#### [MATERIAL FOR THIS TASK]
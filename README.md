# AES-128 with a key grown from a ring-oscillator PUF

A cipher engine is only as secret as its key, and a key kept in on-chip memory
can be read out. This design keeps no key. It derives the key, when asked,
from a *physical unclonable function* (PUF): 128 pairs of nominally identical
ring oscillators. Fabrication makes every oscillator slightly faster or slower
than its twin. Each pair is raced, and the winner gives one key bit. The
resulting 128-bit key is repeatable on one chip, differs from chip to chip, and
never leaves the chip. It feeds a conventional AES-128 engine. The engine
encrypts and decrypts 128-bit blocks, one round per clock cycle.

```
             challenge
   +--------------------------------+
   |                                |
 256 x ring_oscillator ---> puf_keygen (128 x puf_bit) --key--> aes_core
  (behavioural model)          |   puf_bit = 2 x ro_counter         |  key_expansion
                               |             + puf_comparator       |  shift_rows, sub_bytes
                               +---------- key_done (load) -------->|  mix_columns (gf_mul)
                                                                    |  add_round_key
```

## How one key bit is made

Each key bit comes from a `puf_bit` cell. The cell watches two ring
oscillators, A and B, that one shared `challenge` signal enables.

**Ring oscillator (`ring_oscillator`, behavioural).** On silicon this is an
enable gate plus a chain of inverters fed back on itself. It runs freely while
its challenge input is high. The model toggles its output every
`STAGES * STAGE_DELAY_PS` picoseconds while enabled, starting from 0, and
returns to 0 when disabled. `puf_pkg::ro_stage_delay_ps(seed, index)` stands in
for fabrication spread. It hashes a die seed and the oscillator's index into a
stage delay of 100 ps ± 10 ps. At the defaults (5 stages), each oscillator
therefore runs at roughly 0.9 to 1.1 GHz. Changing `DIE_SEED` on the top models
a different chip. Because this model is an analog loop described with delays,
it is not synthesizable. Synthesis reports its toggle as a combinational loop,
which is the oscillator itself.

**Counters (`ro_counter`).** Each oscillator clocks its own counter, which
counts rising edges. When the counter reaches its limit `2^COUNT_W - 1` (1023
by default), it stops and raises `full`. Its clear is asynchronous. The
controller raises it only while the oscillators are stopped, so no oscillator
edge can coincide with the clear's release.

**Comparator (`puf_comparator`).** The two `full` flags come from two
unrelated oscillator clock domains. Each passes through a two-flop synchronizer
into the system clock domain. The bit is decided at the first system clock edge
on which either synchronized flag is seen:

* counter A full → bit 0;
* otherwise (counter B full) → bit 1;
* both seen at the same edge → counter A counts as first → bit 0.

The decision is held until the next challenge clears it. `decided` rises three
clock edges after the first flag.

**Resolution.** Two oscillators whose stage delays differ by Δ ps reach the
limit `STAGES * (2^(COUNT_W+1) - 3) * Δ` ps apart. At the defaults that is
about 10 ns per picosecond of difference, i.e. one 100 MHz clock period. A pair
whose flags arrive within about one clock period of each other is decided by
where the clock edge happens to fall. On silicon such a bit is unstable. A wider
counter separates the pair further but makes the race longer. No
error-correction or bit-selection (helper data) scheme is included: nothing
here corrects an unstable bit.

## Key generation sequence (`puf_keygen`)

A pulse on `gen_key` starts one challenge for all 128 cells at once:

1. **CLEAR** (`CLEAR_CYCLES` = 4 cycles): the comparators are cleared, and the
   counters' clear rises. This is an edge, so counters that powered up with
   arbitrary values are cleared too.
2. **RUN**: `challenge` (a register, so that it cannot glitch) goes high, and
   all 256 oscillators run. The state is left when every cell reports
   `decided`.
3. **DONE**: `challenge` falls, and the 128 bits are stored as the key. Bit *i*
   comes from the cell that races oscillator 2*i* (A) against 2*i*+1 (B).
   `key_valid` goes high, and `key_done` pulses for one cycle.

At the defaults, the slowest winning counter fills after about 1.1 µs. Key
generation therefore takes about 120 cycles at 100 MHz. The key expansion adds
11 more cycles.

## The AES-128 engine (`aes_core`)

**State layout.** The 16-byte state is a `logic [127:0]` vector, filled column
by column. Bits 127:120 hold s(0,0), the next byte holds s(1,0), then s(2,0),
s(3,0), then s(0,1), and so on. This is the ordinary AES byte order, so
plaintext, key and ciphertext are written as the usual hex strings
(FIPS-197 vectors work unchanged).

**Round flow.** Encryption starts with AddRoundKey using round key 0. Rounds 1
to 9 then apply SubBytes, ShiftRows, MixColumns and AddRoundKey. Round 10
leaves out MixColumns. Decryption starts with AddRoundKey using round key 10.
Each round then applies InvShiftRows, InvSubBytes, AddRoundKey with the round
keys in reverse order, and InvMixColumns. The last round leaves out
InvMixColumns.

**Shared datapath.** One combinational round datapath serves both directions.
It is built as `shift_rows → sub_bytes → [add_round_key] → mix_columns →
[add_round_key]`. SubBytes works on each byte alone and ShiftRows only moves
bytes, so the two steps commute. Doing the shift first is therefore exact for
encryption as well. Decryption takes its round key before the inverse mix.
Encryption takes it after the mix. Two XOR instances provide the two key
positions, so no multiplexer loop forms.

**Galois-field products through L/E tables (`gf_mul`, `mix_columns`).**
MixColumns multiplies every column by the matrix with rows 02 03 01 01,
01 02 03 01, 01 01 02 03 and 03 01 01 02. The inverse uses 0E 0B 0D 09 in the
same rotating pattern. Every one of the 64 byte products is computed with
logarithm tables rather than shift-and-XOR:

* `L[a]` is the power to which the generator 03 must be raised to give a.
* `E[i] = 03^i`.
* `a·b = E[(L[a] + L[b])]`, subtracting FF when the sum is above FF.
* The result is 00 when either operand is 00.

`E[FF] = E[00] = 01`, so a sum of exactly FF needs no correction. Both tables
are computed at elaboration time by constant functions in `aes_pkg`. They are
not typed in.

**S-boxes (`aes_sbox`, `sub_bytes`).** The forward S-box is generated from the
same tables: the multiplicative inverse `E[FF - L[a]]`, then the AES affine
transform (XOR of four rotations and the constant 63). The inverse S-box is the
forward table turned round. Each of the 16 bytes has its own lookup.

**Key expansion (`key_expansion`).** After `key_load`, the standard AES-128
schedule produces one round key per cycle: rotate the last word, substitute it
through four S-boxes, XOR in the round constant, then chain the XORs across the
four words. The round constant starts at 01 and is doubled each round. All 11
round keys stay in registers, because decryption needs them last-first.

**Timing.**

| event | cycles |
|---|---|
| `key_load` → `key_ready` | 11 |
| `start` → `dout_valid` (either direction) | 11 |
| earliest next `start` | the cycle after `dout_valid` |

A `start` is accepted only while `busy` is low and `key_ready` is high. An
assertion flags a start before the key is ready.

## Top level (`puf_aes_top`)

| port | dir | width | meaning |
|---|---|---|---|
| `clk`, `rst_n` | in | 1 | system clock; active-low asynchronous reset |
| `gen_key` | in | 1 | generate the PUF key (once after power-up) |
| `key_ready` | out | 1 | key generated and expanded; blocks accepted |
| `start`, `decrypt` | in | 1 | start one block; 1 = decrypt, 0 = encrypt |
| `din` | in | 128 | plaintext or ciphertext |
| `busy` | out | 1 | a block is in progress |
| `dout`, `dout_valid` | out | 128, 1 | result; strobe for one cycle, `dout` holds |

Parameters: `COUNT_W` (10), `RO_STAGES` (5), `DIE_SEED` (1). The key width (128)
and the round count (10) are fixed by AES-128. When the generator finishes, its
key goes straight into the key expansion. The top has no port that reads the
key out.

## What follows the original description, and what is added

Taken from the original description:

* the four encryption steps and their order;
* the ten rounds and the last round without MixColumns;
* the decryption order;
* the MixColumns matrix and the L/E-table multiplication with its "subtract FF"
  rule;
* ShiftRows' left and right rotations;
* the 1-bit PUF made of two N-stage oscillators, two counters and a comparator,
  with the challenge acting as oscillator enable;
* the rule "first counter full → 0, otherwise 1";
* one PUF bit per key bit, making 128 bits.

Choices of this design, where the description gives nothing:

* the stage count (5) and the counter width (10 bits);
* the delay model;
* the synchronizers and the tie rule;
* the key generator's controller;
* the round-per-cycle schedule and the handshakes;
* the reset style;
* generating the S-boxes and L/E tables instead of listing them;
* the standard AES inverse-MixColumns matrix and key schedule, which the
  description names but does not spell out;
* the zero-operand case of the log/antilog multiplier.

Two steps are described in more than one order. The decryption round is built
as InvShiftRows, InvSubBytes, AddRoundKey, InvMixColumns, the order of the
round diagram and the order that actually inverts encryption. The prose list of
decryption steps orders them differently. The encryption steps follow the order
AddRoundKey, SubBytes, ShiftRows, MixColumns.

Not built:

* 192- and 256-bit keys (12 and 14 rounds), which are mentioned only as other
  AES variants;
* padding of short plaintexts;
* handling of messages longer than one block (no block-cipher mode);
* any PUF reliability measures (repeated challenges, majority voting, error
  correction);
* on silicon, the oscillators would be placed macros, and the PUF's quality
  would depend on their layout, which RTL cannot express.

## Verification

Every block has a self-checking testbench in `tb/`. Each prints
`TB_RESULT checks=N failures=M` and stops itself through a watchdog.
`tb/aes_ref_pkg.sv` is an independent AES model. It uses shift-and-add
multiplication, searches for S-box inverses, and uses a 4x4 array state. The
RTL's outputs are compared with it.

| testbench | what it shows |
|---|---|
| `tb_gf_mul` | all 65 536 products against shift-and-add |
| `tb_sub_bytes`, `tb_shift_rows`, `tb_mix_columns`, `tb_add_round_key` | each step and its inverse on random states; known S-box entries; ShiftRows byte map; the worked MixColumns example 87 6E 46 A6 → 47 37 94 ED (and three more columns) |
| `tb_key_expansion` | FIPS-197 round key 10 and random keys; 11-cycle latency |
| `tb_aes_core` | FIPS-197 appendix B and C.1 vectors, random encrypt/decrypt against the model, round trips, 11-cycle latency |
| `tb_ring_oscillator` | rest when disabled, period and first-edge time, stop |
| `tb_ro_counter` | counting, saturation at the limit, asynchronous clear |
| `tb_puf_comparator` | A first, B first, tie, decision held, 3-edge latency |
| `tb_puf_bit` | faster A → 0, faster B → 1, repeatable over challenges |
| `tb_puf_keygen` | two simulated dies of 16 cells: predicted bits, same key on repeat, different keys across dies, sequencing |
| `tb_puf_aes_top` | the whole design at default parameters: a 128-bit PUF key (bits predicted from oscillator delays where the race is not too close), 8 blocks encrypted against the model and decrypted back; counts key generations, 0 and 1 bits, encryptions and decryptions |

The PUF testbenches predict each key bit from the two oscillators' delays.
They do not predict pairs whose counters fill within two clock periods of each
other; at the defaults that is about 9 of 128.

Running one, for example the end-to-end test (about a second):

```
verilator --binary --timing --assert -Irtl -Itb -y rtl -y tb +libext+.sv \
    rtl/aes_pkg.sv rtl/puf_pkg.sv tb/aes_ref_pkg.sv tb/tb_puf_aes_top.sv \
    --top-module tb_puf_aes_top -o sim && ./obj_dir/sim
```

The designs were checked with two-state simulation and random initial values.
Every register that is read has a reset. The asynchronous resets and clears in
the testbenches are given an explicit edge after time 0.

## Changing it

* **Another chip:** set `DIE_SEED` on `puf_aes_top`. The key changes; the
  engine does not.
* **Race length and resolution:** `COUNT_W`. Each extra bit doubles both the
  key-generation time and the separation between close oscillators.
* **Oscillator model:** `RO_STAGES`, and `RO_NOMINAL_PS` / `RO_SPREAD_PS` in
  `puf_pkg`. For a real target, replace `ring_oscillator` with the placed
  oscillator macro. It has the same two ports.
* The AES blocks are independent combinational units plus `key_expansion` and
  the round controller in `aes_core`. They can be pipelined (one `aes_core`
  round datapath per stage) without touching the step modules.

#### [WHAT YOU HAVE TO DO]
Look above for the line with "AES variants;" and the line with "against shift-and-add |". Write out those two lines and all the lines between them, exactly, and no others.

#### [ANSWER TO THE PROBLEM]
  AES variants;
* padding of short plaintexts;
* handling of messages longer than one block (no block-cipher mode);
* any PUF reliability measures (repeated challenges, majority voting, error
  correction);
* on silicon, the oscillators would be placed macros, and the PUF's quality
  would depend on their layout, which RTL cannot express.

## Verification

Every block has a self-checking testbench in `tb/`. Each prints
`TB_RESULT checks=N failures=M` and stops itself through a watchdog.
`tb/aes_ref_pkg.sv` is an independent AES model. It uses shift-and-add
multiplication, searches for S-box inverses, and uses a 4x4 array state. The
RTL's outputs are compared with it.

| testbench | what it shows |
|---|---|
| `tb_gf_mul` | all 65 536 products against shift-and-add |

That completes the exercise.